“The 4%: Film’s Gender Problem” is a new documentary about the gender problem in the film industry. There are industries such as Hollywood, technology and finance/venture that have traditionally been dominated by men - - and face similar challenges faced in the culinary world.
It's a traditional boy’s club that has been slow to adapt to make the culture and career path more hospitable to women and a documentary is a powerful way to make a point that change needs to come soon.
The 4% is similar in tone to much of what is happening in the fight for gender equality across industries. The subplot is hopeful because there is a critical mass of people and voices congregating to fight it.
In six documentary shorts airing during March on EPIX, more than 50 directors, cinematographers, actors and other film industry insiders discuss the pervasive sexism they’ve witnesses and what might be done to combat it.
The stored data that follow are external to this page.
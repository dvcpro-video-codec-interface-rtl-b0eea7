// tb_trs_generator: runs the generator over 2.3 frames of random video with
// random enable gaps and a rising FRP partway through the first frame. A model
// of the 625-line, 1728-byte line structure (ITU-R BT.656 TRS positions and
// F/V line ranges) predicts every output word, which must appear three enabled
// cycles after its input. Over one full frame from the FRP, each of the eight
// EAV/SAV codes must occur the number of times the 625-line format has.
module tb_trs_generator;
  logic clk = 0, rst_n = 0;
  always #1 clk = ~clk;
  int checks = 0, failures = 0;
  logic en = 0, frp = 0;
  logic [7:0] vid_in = 0;
  logic [9:0] vid_out;
  trs_generator dut (.clk, .rst_n, .en, .frp, .vid_in, .vid_out);

  task automatic check(input bit c, input string s);
    checks++; if (!c) begin failures++; if (failures < 10) $display("FAIL %s", s); end
  endtask

  function automatic logic [9:0] expect_word(input int s, input int ln, input logic [7:0] v);
    bit f, vb, h;
    int l1;
    l1 = ln + 1;
    f  = l1 >= 313;
    vb = (l1 <= 22) || (l1 >= 311 && l1 <= 335) || (l1 >= 624);
    h  = s < 1724;
    if (s == 1440 || s == 1724) return 10'h3FF;
    if (s == 1441 || s == 1442 || s == 1725 || s == 1726) return 10'h000;
    if (s == 1443 || s == 1727) return {1'b1, f, vb, h, vb ^ h, f ^ h, f ^ vb, f ^ vb ^ h, 2'b00};
    return {v, 2'b00};
  endfunction

  typedef struct { logic [9:0] w; bit in_frame; } exp_t;
  exp_t expq [$];
  int code_cnt [256];
  initial begin
    int s, ln, nen, frame_left;
    bit frp_q;
    logic [7:0] v;
    logic [9:0] o1, o2, o3;
    exp_t e;
    s = 0; ln = 0; nen = 0; frp_q = 0; frame_left = 0;
    o1 = 0; o2 = 0; o3 = 0;
    for (int i = 0; i < 256; i++) code_cnt[i] = 0;
    repeat (2) @(negedge clk); rst_n = 1;
    while (nen < 1728 * 625 * 2 + 300000) begin
      en = ($urandom % 8) != 0;
      v = 8'(8'h10 + $urandom % 8'hD0);
      vid_in = v;
      if (nen == 400000) frp = 1;
      if (en) begin
        if (frp && !frp_q) begin s = 552; ln = 0; frame_left = 1728 * 625; end
        frp_q = frp;
        e.w = expect_word(s, ln, v);
        e.in_frame = frame_left > 0;
        if (frame_left > 0) frame_left--;
        expq.push_back(e);
        if (s == 1727) begin s = 0; ln = (ln == 624) ? 0 : ln + 1; end else s++;
        nen++;
      end
      @(negedge clk);
      if (en && expq.size() == 3) begin
        e = expq.pop_front();
        check(vid_out == e.w, $sformatf("word %0d: %h expected %h", nen, vid_out, e.w));
        if (e.in_frame && o3 == 10'h3FF && o2 == 10'h000 && o1 == 10'h000)
          code_cnt[vid_out[9:2]]++;
        o3 = o2; o2 = o1; o1 = vid_out;
      end
    end
    // one 625-line frame: field 1 has 24 blanking and 288 active lines,
    // field 2 has 25 blanking and 288 active lines
    check(code_cnt[8'hB6] == 24 && code_cnt[8'hAB] == 24, "field 1 blanking EAV/SAV");
    check(code_cnt[8'h9D] == 288 && code_cnt[8'h80] == 288, "field 1 active EAV/SAV");
    check(code_cnt[8'hF1] == 25 && code_cnt[8'hEC] == 25, "field 2 blanking EAV/SAV");
    check(code_cnt[8'hDA] == 288 && code_cnt[8'hC7] == 288, "field 2 active EAV/SAV");
    $display("TB_RESULT checks=%0d failures=%0d", checks, failures);
    $finish;
  end

  initial begin
    repeat (100_000_000) @(posedge clk);
    failures++; $display("TB_RESULT checks=%0d failures=%0d", checks, failures); $finish;
  end
endmodule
Stacy Smith, PhD and a Professor in Communications at USC Annenberg School for Communication and Journalism, did the study that came up with the percentage. What the research found was that of the highest-grossing films released between 2007 and 2014, only 4% were directed by women.
And it’s not just the director’s chair. Writers (11.2%), producers (18.9%), and female actors (21%) all face percentages that are no where close to 50%. What the film achieves is the use of the industry itself - entertainment - to make something that we’d all love to stop talking about, well, entertaining.
As Catherine Hardwicke, a successful director, screenwriter and production designer says in ELLE, “At least people can’t ignore it anymore. Even die-hard guys are realizing they need to get with the program. They don’t want to be on the wrong side of history. They don’t want to be perceived as dinosaurs.”
So the next time you have the opportunity to support women in the culinary arts and help balance the scales for the tremendously talented women in our world, remember that food is just as powerful as film!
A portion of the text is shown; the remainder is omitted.